Saya salah pelabuhan. Ketika masuk ke kompleks Pelabuhan Tunon Taka, saya kesulitan mencari kapal menuju ke Sebatik. Hampir semua kapal melayani rute dari Kabupaten Nunukan menuju ke Kota Tawau di negeri jiran. Namun saya belum menyerah, lagipula hari masih cukup pagi untuk mencari jalan keluar.
“Biasanya kapal ke Sebatik berangkat dari Sei Jepun,” ucap petugas pelabuhan, “Tetapi yang saya tahu di Liem Hie Djung ada satu keberangkatan juga, agak siang.”

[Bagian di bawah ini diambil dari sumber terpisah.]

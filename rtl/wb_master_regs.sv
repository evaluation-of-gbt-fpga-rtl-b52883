// wb_master_regs: Wishbone register file of the Master (sender) node.
//
// A host programs the 64-bit test word the sender transmits, starts its
// transmission, issues fast control commands and reads the Endpoint status
// through a 32-bit Wishbone (B4, classic cycle) slave. The register map, in
// byte addresses:
//   0x00 CTRL       bit0 timing_enable (rw, reset 1)
//                   bit1 SEND: write 1 to queue the test word; reads 1
//                   while the word waits for the link
//                   bit2 auto_throttle (rw, reset 1)
//   0x04 DATA_LO    test word bits 31:0  (rw)
//   0x08 DATA_HI    test word bits 63:32 (rw)
//   0x0C SENT       bits 15:0 number of test words sent (ro)
//   0x10 CMD        write: queue command code dat_i[15:0];
//                   read: bits 15:0 last code written, bit16 command
//                   pending, bit17 throttle state
//   0x14 EP_STAT_LO last Endpoint status message, payload bits 31:0 (ro)
//   0x18 EP_STAT_HI payload bits 63:32 (ro)
//   0x1C EP_COUNT   bits 15:0 status messages received (ro)
// Writes to read-only registers are ignored. CTRL and CMD act on a write
// only if byte lane 0 is selected.
//
// A queued test word is offered as a user message (`user_valid`,
// `user_msg`) until the Tx multiplexer accepts it with `user_ready`.
// Writing DATA_LO or DATA_HI while a word waits changes the word sent.
// Timing: `ack_o` is registered, one wait state per access; a SEND or CMD
// write acts from the next cycle on.
//
// Programming the transmitted data through a Wishbone register follows the
// design description; the register map and the command and status
// registers are this design's own.
module wb_master_regs
  import tfc_pkg::*;
(
  input  logic              clk,
  input  logic              rst,
  // Wishbone slave
  input  logic              cyc_i,
  input  logic              stb_i,
  input  logic              we_i,
  input  logic [4:0]        adr_i,     // byte address bits 4:0
  input  logic [31:0]       dat_i,
  input  logic [3:0]        sel_i,
  output logic [31:0]       dat_o,
  output logic              ack_o,
  // test word to the Tx path
  output logic              timing_enable,
  output logic              user_valid,
  output tfc_frame_t        user_msg,
  input  logic              user_ready,
  // fast control
  output logic              auto_throttle,
  output logic              host_cmd_valid,
  output logic [15:0]       host_cmd,
  input  logic              host_cmd_pending,
  input  logic              throttle_state,
  input  logic [63:0]       ep_status,
  input  logic [15:0]       ep_status_count
);

  logic [63:0] data_q;
  logic [15:0] sent_count;
  logic        access;
  logic        wr;
  logic [2:0]  reg_idx;

  assign access  = cyc_i && stb_i && !ack_o;
  assign wr      = access && we_i;
  assign reg_idx = adr_i[4:2];

  function automatic logic [31:0] merge(logic [31:0] old, logic [31:0] nw, logic [3:0] sel);
    logic [31:0] r;
    for (int b = 0; b < 4; b++) r[8*b +: 8] = sel[b] ? nw[8*b +: 8] : old[8*b +: 8];
    return r;
  endfunction

  always_ff @(posedge clk) begin
    if (rst) begin
      ack_o          <= 1'b0;
      dat_o          <= '0;
      data_q         <= '0;
      timing_enable  <= 1'b1;
      auto_throttle  <= 1'b1;
      user_valid     <= 1'b0;
      sent_count     <= '0;
      host_cmd_valid <= 1'b0;
      host_cmd       <= '0;
    end else begin
      ack_o          <= access;
      host_cmd_valid <= 1'b0;
      if (user_valid && user_ready) begin
        user_valid <= 1'b0;
        sent_count <= sent_count + 16'd1;
      end
      if (wr) begin
        unique case (reg_idx)
          3'd0: if (sel_i[0]) begin
            timing_enable <= dat_i[0];
            auto_throttle <= dat_i[2];
            if (dat_i[1]) user_valid <= 1'b1;
          end
          3'd1: data_q[31:0]  <= merge(data_q[31:0],  dat_i, sel_i);
          3'd2: data_q[63:32] <= merge(data_q[63:32], dat_i, sel_i);
          3'd4: if (sel_i[0]) begin
            host_cmd_valid <= 1'b1;
            host_cmd       <= {sel_i[1] ? dat_i[15:8] : host_cmd[15:8], dat_i[7:0]};
          end
          default: ;
        endcase
      end
      if (access && !we_i) begin
        unique case (reg_idx)
          3'd0: dat_o <= {29'd0, auto_throttle, user_valid, timing_enable};
          3'd1: dat_o <= data_q[31:0];
          3'd2: dat_o <= data_q[63:32];
          3'd3: dat_o <= {16'd0, sent_count};
          3'd4: dat_o <= {14'd0, throttle_state, host_cmd_pending, host_cmd};
          3'd5: dat_o <= ep_status[31:0];
          3'd6: dat_o <= ep_status[63:32];
          3'd7: dat_o <= {16'd0, ep_status_count};
        endcase
      end
    end
  end

  assign user_msg = make_frame(MSG_USER, data_q);

  // Wishbone rule: an acknowledge only answers a strobe that is still held.
  property p_ack_answers_strobe;
    @(posedge clk) disable iff (rst) ack_o |-> (cyc_i && stb_i);
  endproperty
  a_ack_answers_strobe: assert property (p_ack_answers_strobe);

endmodule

Rasa-rasanya Pelabuhan Sei Jepun terlampau jauh. Maka jadilah pilihan logis saya jatuh kepada Pelabuhan Liem Hie Djung. Jadilah saya berjalan kaki menyusuri tepian Pulau Nunukan sampai akhirnya tiba di Liem Hie Djung, dermaga lintas batas yang terletak di sisi utara pulau ini.
“Ada satu kapal ke Mantikas,” kata mbak-mbak yang duduk di meja informasi, “Nanti berangkat sekitar jam sebelas atau jam dua belas siang.”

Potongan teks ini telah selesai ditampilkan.